We hurriedly scrambled ashore and tried to make our way up a 50' cliff to start the hike to the caldera rim 700' or so up. Ray Ashely was the third person to start the trecherous [sic]cliff climb. about 2/3 of the way up, Ray tried a new route and, grabbing on to a large boulder, fell head over heels to the rocks below. His fall seemed to last forever as he and the large boulder fell through the air. I had to turn my head for I thought he was going to be smashed to pancake proportions. Ray landed on his read end after tumbling 30' and came up asking for Pierre, the ship's doctor.
He escaped with cuts and bruises, a very lucky person indeed.
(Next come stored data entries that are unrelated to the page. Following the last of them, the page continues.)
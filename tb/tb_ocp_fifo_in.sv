// tb_ocp_fifo_in -- self-checking test of the deserializing input FIFO.
//
// A reference queue of 32-bit words is kept alongside the FIFO. Phase 1
// fills the FIFO until full and checks that full rises exactly when DEPTH
// entries are stored and RATIO-1 further words are staged, and that empty
// falls one cycle after the word completing the first group. Phase 2
// drains it, checking each 96-bit entry against three consecutive
// reference words (first word in the low bits). Phase 3 writes and reads
// at random. In every cycle afull is checked against the number of words
// held (high when at most one more word fits).
module tb_ocp_fifo_in;
  localparam int W = 32, R = 3, D = 4;

  logic clk = 0, rst_n = 0;
  logic wr_en = 0, rd_en = 0, full, afull, empty;
  logic [W-1:0] din = '0;
  logic [R*W-1:0] dout;
  int checks = 0, failures = 0;
  logic [W-1:0] ref_q [$];
  int written = 0;

  ocp_fifo_in #(.WORD_W(W), .RATIO(R), .DEPTH(D)) dut (.*);

  always #5 clk = ~clk;

  initial begin
    repeat (20000) @(posedge clk);
    failures++;
    $display("watchdog expired");
    $display("TB_RESULT checks=%0d failures=%0d", checks, failures);
    $finish;
  end

  task automatic check(bit cond, string msg);
    checks++;
    if (!cond) begin failures++; $display("FAIL: %s", msg); end
  endtask

  function automatic logic [R*W-1:0] expect_entry();
    logic [R*W-1:0] e;
    for (int i = 0; i < R; i++) e[i*W +: W] = ref_q[i];
    return e;
  endfunction

  // one cycle: apply inputs, clock, update the model
  task automatic cycle(bit w, logic [W-1:0] d, bit r);
    bit do_w, do_r;
    wr_en = w; din = d; rd_en = r && !empty;
    do_w = w && !full;
    do_r = r && !empty;
    check(afull == (D*R + R-1 - ref_q.size() <= 1),
          $sformatf("afull=%0d with %0d words held", afull, ref_q.size()));
    if (do_r) begin
      check(dout == expect_entry(), $sformatf("entry %h expected %h", dout, expect_entry()));
      for (int i = 0; i < R; i++) void'(ref_q.pop_front());
    end
    @(posedge clk); #1;
    if (do_w) begin ref_q.push_back(d); written++; end
    wr_en = 0; rd_en = 0;
  endtask

  initial begin
    repeat (3) @(posedge clk);
    rst_n = 1; #1;
    check(empty && !full, "reset state");
    // phase 1: first group and latency
    cycle(1, $urandom, 0);
    cycle(1, $urandom, 0);
    check(empty, "empty with only two staged words");
    cycle(1, $urandom, 0);
    check(!empty, "entry visible one cycle after the completing word");
    // fill
    while (!full) cycle(1, $urandom, 0);
    check(written == D*R + R-1, $sformatf("full after %0d words, expected %0d", written, D*R+R-1));
    cycle(1, 32'hdead_beef, 0);   // refused
    check(written == D*R + R-1, "write ignored while full");
    // phase 2: drain, one read frees the way for the staged words
    cycle(0, 0, 1);
    check(!full, "full clears after a read");
    while (!empty) cycle(0, 0, 1);
    check(ref_q.size() == R-1, "two words stay staged");
    // phase 3: random traffic
    for (int n = 0; n < 3000; n++) cycle($urandom_range(0,1), $urandom, $urandom_range(0,2) == 0);
    while (!empty) cycle(0, 0, 1);
    check(ref_q.size() < R, "all complete groups delivered");
    $display("TB_RESULT checks=%0d failures=%0d", checks, failures);
    $finish;
  end
endmodule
The island seemed friendly enough-- at a distance, but up close it proved to be a torture-test, full of entangling bushes with thorns that seemed to reach out to scratch everyone's bare legs. We reached the caldera rim at about 10:00 a.m. with no sign of the tortoises. Two hours of search produced nothing more than evidence that tortoises exist on the island.
Negatively speaking, however, we were scratched, tired, sunburned, and thirsty by noon. It took us 2-1/2 hours to reach the ocean! My feet are shredded with abrasion and blisters. To cap everything I was punctured by a nail-like thorn which pierced my shoe. And island such as Duncan makes me glad we are leaving the Galapagos, now some 150 miles distant.
And so, as the Galapagos set slowly in the west, much of one my life's greatest adventures has come to a close. I will never forget it.